▶ [What you should do] Copy out, unchanged, every line from the start of the records to the line that contains "cword_t exp_q [$];", and stop there.

▶ [Data records]
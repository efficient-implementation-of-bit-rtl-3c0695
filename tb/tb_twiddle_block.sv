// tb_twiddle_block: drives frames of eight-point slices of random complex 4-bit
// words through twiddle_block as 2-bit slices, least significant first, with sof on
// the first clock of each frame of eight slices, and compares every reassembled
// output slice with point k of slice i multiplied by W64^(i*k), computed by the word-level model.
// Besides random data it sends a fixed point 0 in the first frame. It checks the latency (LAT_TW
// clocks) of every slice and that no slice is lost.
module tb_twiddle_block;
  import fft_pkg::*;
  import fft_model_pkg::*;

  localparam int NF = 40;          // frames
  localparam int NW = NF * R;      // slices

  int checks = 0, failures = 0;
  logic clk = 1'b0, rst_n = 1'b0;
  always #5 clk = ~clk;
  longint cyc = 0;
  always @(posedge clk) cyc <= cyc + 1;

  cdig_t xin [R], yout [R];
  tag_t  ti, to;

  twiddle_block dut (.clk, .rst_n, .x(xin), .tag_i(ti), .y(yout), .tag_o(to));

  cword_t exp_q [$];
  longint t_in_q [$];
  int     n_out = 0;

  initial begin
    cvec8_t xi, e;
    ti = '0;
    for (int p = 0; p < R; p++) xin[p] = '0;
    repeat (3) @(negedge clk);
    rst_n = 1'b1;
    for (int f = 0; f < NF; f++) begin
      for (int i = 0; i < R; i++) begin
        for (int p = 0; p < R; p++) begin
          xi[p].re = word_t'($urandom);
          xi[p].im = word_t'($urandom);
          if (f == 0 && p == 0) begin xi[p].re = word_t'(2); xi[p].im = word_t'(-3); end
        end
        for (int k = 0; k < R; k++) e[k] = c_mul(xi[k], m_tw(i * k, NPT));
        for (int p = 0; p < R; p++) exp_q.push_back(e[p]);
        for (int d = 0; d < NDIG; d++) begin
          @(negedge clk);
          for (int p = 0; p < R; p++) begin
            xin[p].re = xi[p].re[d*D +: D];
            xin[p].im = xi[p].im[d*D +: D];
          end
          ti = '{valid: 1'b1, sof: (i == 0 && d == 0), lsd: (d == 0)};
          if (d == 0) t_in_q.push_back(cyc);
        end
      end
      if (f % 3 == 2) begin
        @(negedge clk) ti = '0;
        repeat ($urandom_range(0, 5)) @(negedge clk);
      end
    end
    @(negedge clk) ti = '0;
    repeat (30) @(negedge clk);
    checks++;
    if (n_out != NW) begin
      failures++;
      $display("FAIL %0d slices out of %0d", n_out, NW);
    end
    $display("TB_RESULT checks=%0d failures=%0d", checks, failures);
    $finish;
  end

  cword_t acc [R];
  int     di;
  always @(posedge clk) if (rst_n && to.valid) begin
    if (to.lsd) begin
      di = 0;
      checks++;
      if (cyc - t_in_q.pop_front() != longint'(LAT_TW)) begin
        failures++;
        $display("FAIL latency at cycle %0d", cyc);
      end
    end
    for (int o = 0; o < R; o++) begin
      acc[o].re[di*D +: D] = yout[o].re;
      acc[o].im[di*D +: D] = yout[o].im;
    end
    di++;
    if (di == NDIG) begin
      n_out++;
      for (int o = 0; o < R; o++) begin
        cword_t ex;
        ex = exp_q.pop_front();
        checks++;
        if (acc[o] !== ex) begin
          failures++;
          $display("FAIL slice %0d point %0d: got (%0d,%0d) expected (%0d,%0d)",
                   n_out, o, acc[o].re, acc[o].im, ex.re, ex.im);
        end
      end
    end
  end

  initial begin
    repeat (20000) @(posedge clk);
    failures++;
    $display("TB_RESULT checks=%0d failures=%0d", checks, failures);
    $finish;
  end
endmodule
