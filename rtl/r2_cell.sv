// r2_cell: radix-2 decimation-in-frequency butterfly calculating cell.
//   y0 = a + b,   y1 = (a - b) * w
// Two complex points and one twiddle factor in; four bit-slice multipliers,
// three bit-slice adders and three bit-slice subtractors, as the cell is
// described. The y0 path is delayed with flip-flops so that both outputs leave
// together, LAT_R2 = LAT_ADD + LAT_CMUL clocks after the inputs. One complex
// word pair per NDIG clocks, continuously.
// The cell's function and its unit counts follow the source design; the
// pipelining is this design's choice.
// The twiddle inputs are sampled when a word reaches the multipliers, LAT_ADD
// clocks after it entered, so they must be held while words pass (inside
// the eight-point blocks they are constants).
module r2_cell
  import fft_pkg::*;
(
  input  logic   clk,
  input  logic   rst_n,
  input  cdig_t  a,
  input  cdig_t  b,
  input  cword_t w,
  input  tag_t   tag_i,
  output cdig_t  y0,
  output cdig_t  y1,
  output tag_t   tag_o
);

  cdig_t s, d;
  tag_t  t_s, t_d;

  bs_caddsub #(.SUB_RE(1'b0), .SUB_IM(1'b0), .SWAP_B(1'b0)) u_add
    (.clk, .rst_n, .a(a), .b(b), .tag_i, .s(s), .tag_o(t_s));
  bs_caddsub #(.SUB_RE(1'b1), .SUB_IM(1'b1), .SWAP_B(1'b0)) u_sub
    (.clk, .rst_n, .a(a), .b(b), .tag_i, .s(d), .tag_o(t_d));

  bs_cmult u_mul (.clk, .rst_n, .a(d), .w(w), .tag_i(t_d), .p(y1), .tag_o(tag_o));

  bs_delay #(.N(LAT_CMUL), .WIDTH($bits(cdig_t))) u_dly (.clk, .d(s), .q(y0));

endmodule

▶ [Answer to the problem]
repository efficient-implementation-of-bit-rtl-3c0695
filename tb/tb_twiddle_block.sv
// tb_twiddle_block: drives frames of eight-point slices of random complex 4-bit
// words through twiddle_block as 2-bit slices, least significant first, with sof on
// the first clock of each frame of eight slices, and compares every reassembled
// output slice with point k of slice i multiplied by W64^(i*k), computed by the word-level model.
// Besides random data it sends a fixed point 0 in the first frame. It checks the latency (LAT_TW
// clocks) of every slice and that no slice is lost.
module tb_twiddle_block;
  import fft_pkg::*;
  import fft_model_pkg::*;

  localparam int NF = 40;          // frames
  localparam int NW = NF * R;      // slices

  int checks = 0, failures = 0;
  logic clk = 1'b0, rst_n = 1'b0;
  always #5 clk = ~clk;
  longint cyc = 0;
  always @(posedge clk) cyc <= cyc + 1;

  cdig_t xin [R], yout [R];
  tag_t  ti, to;

  twiddle_block dut (.clk, .rst_n, .x(xin), .tag_i(ti), .y(yout), .tag_o(to));

  cword_t exp_q [$];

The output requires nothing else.